We already have a "Religious Freedom" Amendment. The First Amendment is
our "religious freedom" amendment -- and it has served the nation well for over
200 years. Despite the fact that the Istook amendment is couched in
neutral-sounding language and promoted as providing "equal access" for religion,
passage of the amendment would dramatically alter the existing church state balance.

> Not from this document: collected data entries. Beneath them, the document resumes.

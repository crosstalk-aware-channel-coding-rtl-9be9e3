// jtec_pkg: constants, types and the parity-check matrix shared by the JTEC and
// JTEC-SQED encoders and decoders.
//
// The base code is a (39,32) Hsiao SEC-DED code. Its check matrix is H = [D | I7]:
// every data column of D is a distinct weight-3 column over the 7 check rows, and
// the check bits carry the identity. All columns have odd weight and no three add
// to zero, which is what makes the code SEC-DED. The 32 data columns are the 35
// weight-3 columns of 7 bits in ascending order, leaving out 0000111, 0111000 and
// 1001001. With those three left out, rows 0 and 3 cover 13 data bits and the
// other five rows 14, so each check bit is the XOR of 13 or 14 data bits (14 or
// 15 ones per row counting the identity), the balanced row weights a Hsiao code
// is chosen for. The particular columns are this design's choice; the code size,
// the use of a Hsiao code and the balanced rows follow the published scheme.
//
// Codeword layout used throughout (copy A, 39 bits):
//   A[31:0]  = data d[31:0]
//   A[38:32] = check bits p[6:0]
// Copy B is A[37:0]: the data plus p[5:0]. p[6] is the "last parity bit" that is
// sent once in JTEC and twice in JTEC-SQED.
//
// Wire order on the link (JTEC, 77 wires; JTEC-SQED, 78 wires):
//   link[2i]   = A[i]  (copy A)   for i = 0..37
//   link[2i+1] = A[i]  (copy B)   for i = 0..37
//   link[76]   = p[6]  (copy A's last check bit)
//   link[77]   = p[6]  (second copy, JTEC-SQED only)
// Both copies of a bit sit on adjacent wires, so neighbours never switch in
// opposite directions around a victim wire.
package jtec_pkg;

  localparam int unsigned K       = 32;           // information bits per flit
  localparam int unsigned R       = 7;            // Hsiao check bits
  localparam int unsigned N_HSIAO = K + R;        // 39, full SEC-DED copy
  localparam int unsigned N_SHORT = N_HSIAO - 1;  // 38, duplicated part
  localparam int unsigned N_JTEC  = 2 * N_SHORT + 1;  // 77 wires
  localparam int unsigned N_SQED  = 2 * N_SHORT + 2;  // 78 wires

  typedef logic [K-1:0]       data_t;
  typedef logic [R-1:0]       syn_t;
  typedef logic [N_JTEC-1:0]  jtec_word_t;
  typedef logic [N_SQED-1:0]  sqed_word_t;

  // Which branch of the optimized decoding flowchart produced the output flit.
  typedef enum logic [1:0] {
    SEL_ACCEPT_A  = 2'd0,  // syndrome of A is zero: A taken as is
    SEL_CORRECT_A = 2'd1,  // odd syndrome of A, B not clean: A corrected with S_A
    SEL_ACCEPT_B  = 2'd2,  // odd syndrome of A, syndrome of B zero: B taken as is
    SEL_CORRECT_B = 2'd3   // even non-zero syndrome of A: B corrected with S_B
  } sel_e;

  // Data columns of H, column j belongs to data bit j; bit r of an entry is row r.
  localparam syn_t HCOL [K] = '{
    7'b0001011, 7'b0001101, 7'b0001110, 7'b0010011,
    7'b0010101, 7'b0010110, 7'b0011001, 7'b0011010,
    7'b0011100, 7'b0100011, 7'b0100101, 7'b0100110,
    7'b0101001, 7'b0101010, 7'b0101100, 7'b0110001,
    7'b0110010, 7'b0110100, 7'b1000011, 7'b1000101,
    7'b1000110, 7'b1001010, 7'b1001100, 7'b1010001,
    7'b1010010, 7'b1010100, 7'b1011000, 7'b1100001,
    7'b1100010, 7'b1100100, 7'b1101000, 7'b1110000
  };

  // The seven Hsiao check bits of a data word: check bit r is the XOR of the data
  // bits whose column has a 1 in row r.
  function automatic syn_t hsiao_checks(input data_t d);
    syn_t p;
    p = '0;
    for (int unsigned j = 0; j < K; j++) begin
      if (d[j]) p = p ^ HCOL[j];
    end
    return p;
  endfunction

  // Single-error correction of the data part of a copy. `mask` selects the rows
  // that take part (all seven for a full copy, rows 0..5 for the shortened copy B).
  // A data bit is flipped when its column, restricted to those rows, equals the
  // syndrome; a syndrome that matches no data column leaves the data unchanged.
  function automatic data_t correct_data(input data_t d, input syn_t s, input syn_t mask);
    data_t c;
    c = d;
    for (int unsigned j = 0; j < K; j++) begin
      if ((HCOL[j] & mask) == s) c[j] = ~d[j];
    end
    return c;
  endfunction

endpackage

The proposed amendment is unnecessary. Support for the amendment is based on the
false premise that current law does not protect religious expression. Yet, recent Supreme
Court decisions have expanded access to public funding and facilities for religious
activities. In addition, last year, the Secretary of Education sent guidance on a wide
array of currently-permissible areas of religious expression in public schools to over
15,000 school districts across the country. This document was adapted from work completed
by an interdenominational coalition of over thirty religious and civil rights groups. On
occasion, teachers and school administrators do act to inappropriately restrict religious
expression in school, but these periodic mistakes should not give rise to an unprecedented
amendment to the Bill of Rights.
The proposed amendment is confusing. Despite several Committee hearings on the
measure, it is entirely unclear whether the proposed amendment would replace or merely
complement the First Amendment -- and this means years of uncertainty as courts determine
what the new amendment means.
The proposed amendment is divisive. This proposed amendment would authorize a wide
variety of state-sponsored religious practices, including prayer in public school
classrooms and religious displays at the heart of government. It would also appear to
require the government to fund religious and secular activities equally -- setting the
stage for inevitable conflicts over limited resources. Religious practice and belief is
too important to permit government intrusion and regulation.

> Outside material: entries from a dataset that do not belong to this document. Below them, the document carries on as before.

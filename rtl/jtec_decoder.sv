// jtec_decoder: decoder of the optimized JTEC code; corrects any pattern of up to
// three wire errors in the 77-bit codeword.
//
// The codeword is split into copy A (even wires plus wire 76: a full 39-bit Hsiao
// SEC-DED word) and copy B (odd wires: the 38-bit shortened Hsiao code). Both
// syndromes are computed in parallel, S_A over all seven check rows and S_B over
// rows 0..5, and the output is chosen as in the optimized decoding flowchart:
//   S_A = 0                     -> A is accepted (A has no error; three errors
//                                  in A would give an odd, non-zero syndrome)
//   S_A odd,  S_B = 0           -> B is accepted (A holds one or three errors,
//                                  B is clean)
//   S_A odd,  S_B /= 0          -> A is corrected with S_A (single error in A)
//   S_A even, non-zero          -> B is corrected with S_B (two errors in A, so
//                                  at most one in B)
// No local recomputation of an overall parity and no separate Hamming decoding
// stage are needed; both single-error corrections run in parallel with the
// selection.
//
// Interface: code_i (77 bits) in; data_o is the corrected flit and sel_o the
// branch taken. syn_a_o, syn_b_o, data_a_corr_o (A corrected with S_A) and
// data_b_o (B's data as received) are brought out so that the JTEC-SQED decoder
// can build its error detection on top of this block. Purely combinational; the
// pipeline register is in the port wrapper.
//
// The decision rules are those of the published optimized flowchart; the check
// matrix and the bit numbering are this design's (see jtec_pkg).
module jtec_decoder
  import jtec_pkg::*;
(
  input  jtec_word_t          code_i,
  output data_t               data_o,
  output sel_e                sel_o,
  output syn_t                syn_a_o,
  output logic [R-2:0]        syn_b_o,
  output data_t               data_a_corr_o,
  output data_t               data_b_o
);

  localparam syn_t MASK_A = '1;
  localparam syn_t MASK_B = {1'b0, {(R-1){1'b1}}};

  logic [N_HSIAO-1:0] cw_a;   // copy A: {p[6:0], d[31:0]}
  logic [N_SHORT-1:0] cw_b;   // copy B: {p[5:0], d[31:0]}
  syn_t               s_a;
  syn_t               s_b;    // row 6 kept at zero
  data_t              a_corr;
  data_t              b_corr;

  always_comb begin
    for (int unsigned i = 0; i < N_SHORT; i++) begin
      cw_a[i] = code_i[2*i];
      cw_b[i] = code_i[2*i+1];
    end
    cw_a[N_HSIAO-1] = code_i[N_JTEC-1];

    s_a = hsiao_checks(cw_a[K-1:0]) ^ cw_a[N_HSIAO-1:K];
    s_b = (hsiao_checks(cw_b[K-1:0]) & MASK_B) ^ {1'b0, cw_b[N_SHORT-1:K]};

    a_corr = correct_data(cw_a[K-1:0], s_a, MASK_A);
    b_corr = correct_data(cw_b[K-1:0], s_b, MASK_B);

    if (s_a == '0) begin
      sel_o  = SEL_ACCEPT_A;
      data_o = cw_a[K-1:0];
    end else if (^s_a) begin
      if (s_b == '0) begin
        sel_o  = SEL_ACCEPT_B;
        data_o = cw_b[K-1:0];
      end else begin
        sel_o  = SEL_CORRECT_A;
        data_o = a_corr;
      end
    end else begin
      sel_o  = SEL_CORRECT_B;
      data_o = b_corr;
    end
  end

  assign syn_a_o       = s_a;
  assign syn_b_o       = s_b[R-2:0];
  assign data_a_corr_o = a_corr;
  assign data_b_o      = cw_b[K-1:0];

endmodule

There are better ways for Members to demonstrate they care about religious freedom. ADL
has urged Members to support the Workplace Religious Freedom Act (WRFA), would
address two restrictive Supreme Court decisions and expand the rights of employees to be
free from religious discrimination on the job. In addition, passage of federal legislation
to prevent unwarranted governmental restrictions on an individuals religious
observance remains a top priority in the aftermath of the bitterly disappointing Supreme
Court action last July to strike down the Religious Freedom Restoration Act (RFRA).